Pairwise Sequence Alignment is used to identify regions of similarity that may infer functional, structural or evolutionary relationships between two biological sequences (protein or nucleic acid).
There are two types of pairwise alignments,
A local alignment is an alignment of two sub-regions of a pair of sequences. This type of alignment is appropriate when aligning two segments of genomic DNA that may have local regions of similarity embedded in a background of a non-homologous sequence and are of variable length.

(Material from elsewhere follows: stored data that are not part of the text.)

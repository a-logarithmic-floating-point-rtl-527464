// tb_fplm_accuracy: accuracy of the multiplier in the four formats it is
// meant for: single precision (8,23), half precision (5,10), Bfloat16 (8,7)
// and FP8 (5,2).
//
// For each format, NS random pairs are drawn from two distributions:
//   uniform  - both operands uniform on [1, 2)
//   normal   - both operands standard normal (Box-Muller)
// Each real operand is truncated into the format, multiplied by the RTL, and
// the product compared with the exact product of the real operands. The test
// reports the mean relative error distance (MRED) and the average error (AE,
// exact minus approximate). Checks, each against an expected value:
//   uniform MRED    0.0289, 0.0289, 0.0302, 0.2311 (all formats, +/-3%)
//   uniform AE      0.0176 (Bfloat16), 0.5630 (FP8), +/-5%; in the wider
//                   formats the AE is too small to measure against noise
//   normal MRED     0.0288 (single), 0.0300 (Bfloat16), 0.2160 (FP8), +/-5%;
//                   half precision is only reported, because products of
//                   small operands underflow its 5-bit exponent
//   the uniform run sees errors of both signs (double-sided distribution)
module tb_fplm_accuracy;
  import fplm_pkg::*;
  import fplm_ref_pkg::*;

  localparam int NS = 1000000;
  localparam real PI = 3.14159265358979;

  int checks = 0, failures = 0;
  logic clk;

  // one multiplier per format, operands right-aligned in 32-bit words
  logic [31:0] a32, b32, p32;
  logic [15:0] a16, b16, p16, abf, bbf, pbf;
  logic [7:0]  a8, b8, p8;
  fp_flags_t   f32, f16, fbf, f8;

  fplm                          u_sp (.a(a32), .b(b32), .p(p32), .flags(f32));
  fplm #(.EXP_W(5), .MAN_W(10)) u_hp (.a(a16), .b(b16), .p(p16), .flags(f16));
  fplm #(.EXP_W(8), .MAN_W(7))  u_bf (.a(abf), .b(bbf), .p(pbf), .flags(fbf));
  fplm #(.EXP_W(5), .MAN_W(2))  u_f8 (.a(a8),  .b(b8),  .p(p8),  .flags(f8));

  initial begin
    clk = 1'b0;
    forever #5 clk = ~clk;
  end

  initial begin
    repeat (2 * NS + 100) @(posedge clk);
    failures++;
    $display("watchdog expired");
    $display("TB_RESULT checks=%0d failures=%0d", checks, failures);
    $finish;
  end

  function automatic real urand01();
    return (real'($urandom) + 0.5) / 4294967296.0;
  endfunction

  function automatic real gauss();
    return $sqrt(-2.0 * $ln(urand01())) * $cos(2.0 * PI * urand01());
  endfunction

  // truncate a real into a format; values below the normal range become zero
  function automatic longint unsigned to_fmt(int ew, int mw, real v);
    bit  s = v < 0.0;
    real m = s ? -v : v;
    int  e = 0;
    int  bias = (1 << (ew - 1)) - 1;
    if (m == 0.0) return pack(ew, mw, s, 0, 0);
    while (m >= 2.0) begin m = m / 2.0; e++; end
    while (m < 1.0) begin m = m * 2.0; e--; end
    if (e + bias <= 0) return pack(ew, mw, s, 0, 0);
    if (e + bias >= (1 << ew) - 1) return pack(ew, mw, s, (64'd1 << ew) - 1, 0);
    return pack(ew, mw, s, 64'(e + bias), longint'($floor((m - 1.0) * pow2(mw))));
  endfunction

  function automatic real word_val(int ew, int mw, longint unsigned w);
    if (field(w, mw, ew) == 0) return 0.0;
    return to_real(ew, mw, w);
  endfunction

  localparam string FMT[4] = '{"single", "half", "bfloat16", "fp8"};
  localparam real MRED_U[4] = '{0.0289, 0.0289, 0.0302, 0.2311};

  real sum_red[4], sum_err[4];
  int  n_flag[4];  // products that left the format's range (either flag)
  int  n_pos, n_neg;

  task automatic run(bit normal);
    real x, y, ex, ap[4];
    for (int f = 0; f < 4; f++) begin sum_red[f] = 0.0; sum_err[f] = 0.0; n_flag[f] = 0; end
    for (int i = 0; i < NS; i++) begin
      if (normal) begin x = gauss(); y = gauss(); end
      else begin x = 1.0 + urand01(); y = 1.0 + urand01(); end
      if (x == 0.0 || y == 0.0) x = 1.0;
      a32 = 32'(to_fmt(8, 23, x)); b32 = 32'(to_fmt(8, 23, y));
      a16 = 16'(to_fmt(5, 10, x)); b16 = 16'(to_fmt(5, 10, y));
      abf = 16'(to_fmt(8, 7, x));  bbf = 16'(to_fmt(8, 7, y));
      a8  = 8'(to_fmt(5, 2, x));   b8  = 8'(to_fmt(5, 2, y));
      @(negedge clk);
      ex = x * y;
      if (f32.overflow || f32.underflow) n_flag[0]++;
      if (f16.overflow || f16.underflow) n_flag[1]++;
      if (fbf.overflow || fbf.underflow) n_flag[2]++;
      if (f8.overflow  || f8.underflow)  n_flag[3]++;
      ap[0] = word_val(8, 23, 64'(p32));
      ap[1] = word_val(5, 10, 64'(p16));
      ap[2] = word_val(8, 7, 64'(pbf));
      ap[3] = word_val(5, 2, 64'(p8));
      for (int f = 0; f < 4; f++) begin
        sum_red[f] += ((ap[f] > ex) ? ap[f] - ex : ex - ap[f]) / ((ex < 0.0) ? -ex : ex);
        sum_err[f] += ex - ap[f];
      end
      if (!normal) begin
        if (ap[0] > ex) n_pos++;
        if (ap[0] < ex) n_neg++;
      end
    end
  endtask

  task automatic check_ae(string what, real got, real want, real tol);
    checks++;
    if (got < want * (1.0 - tol) || got > want * (1.0 + tol)) begin
      failures++;
      $display("FAIL %s AE %f, expected %f", what, got, want);
    end
  endtask

  task automatic check_mred(string what, real got, real want, real tol);
    checks++;
    if (got < want * (1.0 - tol) || got > want * (1.0 + tol)) begin
      failures++;
      $display("FAIL %s MRED %f, expected %f", what, got, want);
    end
  endtask

  initial begin
    n_pos = 0;
    n_neg = 0;
    a32 = '0; b32 = '0; a16 = '0; b16 = '0; abf = '0; bbf = '0; a8 = '0; b8 = '0;
    @(negedge clk);
    run(1'b0);
    $display("uniform [1,2), %0d samples", NS);
    for (int f = 0; f < 4; f++) begin
      $display("  %-9s MRED %.4f  AE %.6f  out of range %0d", FMT[f], sum_red[f] / NS,
               sum_err[f] / NS, n_flag[f]);
      check_mred({"uniform ", FMT[f]}, sum_red[f] / NS, MRED_U[f], 0.03);
    end
    // average error where it is large enough to measure: 0.0176 and 0.5630
    check_ae("uniform bfloat16", sum_err[2] / NS, 0.0176, 0.05);
    check_ae("uniform fp8", sum_err[3] / NS, 0.5630, 0.05);
    checks++;
    if (n_pos == 0 || n_neg == 0) begin
      failures++;
      $display("FAIL error not double-sided: %0d over, %0d under", n_pos, n_neg);
    end
    run(1'b1);
    $display("standard normal, %0d samples", NS);
    for (int f = 0; f < 4; f++)
      $display("  %-9s MRED %.4f  AE %.6f  out of range %0d", FMT[f], sum_red[f] / NS,
               sum_err[f] / NS, n_flag[f]);
    check_mred("normal single", sum_red[0] / NS, 0.0288, 0.05);
    check_mred("normal bfloat16", sum_red[2] / NS, 0.0300, 0.05);
    check_mred("normal fp8", sum_red[3] / NS, 0.2160, 0.05);
    $display("TB_RESULT checks=%0d failures=%0d", checks, failures);
    $finish;
  end
endmodule
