// tb_pdm_input: checks the microphone clock (period 32 cycles, 16 high) and
// that each bit_valid strobe, one per period, carries the bit a microphone
// model drove during that period. The model changes its data a few cycles
// after each rising edge of mic_clk, as a PDM microphone does.
module tb_pdm_input;
  logic clk = 1'b0;
  always #5 clk = ~clk;
  int checks = 0, failures = 0;

  logic rst, mic_clk, mic_data, bit_out, bit_valid;
  pdm_input #(.DIV(32)) dut (.clk, .rst, .mic_clk, .mic_data, .bit_out, .bit_valid);

  initial begin
    repeat (50000) @(posedge clk);
    failures++;
    $display("watchdog expired");
    $display("TB_RESULT checks=%0d failures=%0d", checks, failures);
    $finish;
  end

  logic driven;
  int   high_cnt, period_cnt, last_rise, strobes, last_strobe;

  // microphone model: new data 3 cycles after each rising mic_clk edge
  always @(posedge mic_clk) begin
    repeat (3) @(posedge clk);
    driven   <= 1'($urandom);
    mic_data <= driven;
  end

  initial begin
    rst = 1'b1; mic_data = 1'b0; driven = 1'b0;
    high_cnt = 0; strobes = 0; last_rise = -1; last_strobe = -1;
    repeat (3) @(posedge clk);
    rst = 1'b0;
    for (int cyc = 0; cyc < 32 * 200; cyc++) begin
      logic prev_clk;
      prev_clk = mic_clk;
      @(posedge clk);
      #1;
      if (mic_clk && !prev_clk) begin
        if (last_rise >= 0) begin
          checks += 2;
          if (cyc - last_rise != 32) begin failures++; $display("mic_clk period %0d", cyc - last_rise); end
          if (high_cnt != 16) begin failures++; $display("mic_clk high for %0d", high_cnt); end
        end
        last_rise = cyc;
        high_cnt = 0;
      end
      if (mic_clk) high_cnt++;
      if (bit_valid) begin
        strobes++;
        checks++;
        if (bit_out !== mic_data) begin failures++; $display("bit %0d wrong", strobes); end
        if (last_strobe >= 0) begin
          checks++;
          if (cyc - last_strobe != 32) failures++;
        end
        last_strobe = cyc;
      end
    end
    checks++;
    if (strobes < 195) failures++;
    $display("TB_RESULT checks=%0d failures=%0d", checks, failures);
    $finish;
  end
endmodule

A global alignment is a sequence alignment over the entire length of two or more nucleic acid or protein sequences. In a global alignment, the sequences are assumed to be homologous along their entire length.
In order to align a pair of sequences, a scoring system is required to score matches and mismatches. The scoring system can be as simple as “+1” for a match and “-1” for a mismatch between the pair of sequences at any given site of comparison. However substitutions, insertions and deletions occur at different rates over evolutionary time. This variation in rates is the result of a large number of factors, including the mutation process, genetic drift and natural selection. PAM and BLOSUM matrices are used most commonly.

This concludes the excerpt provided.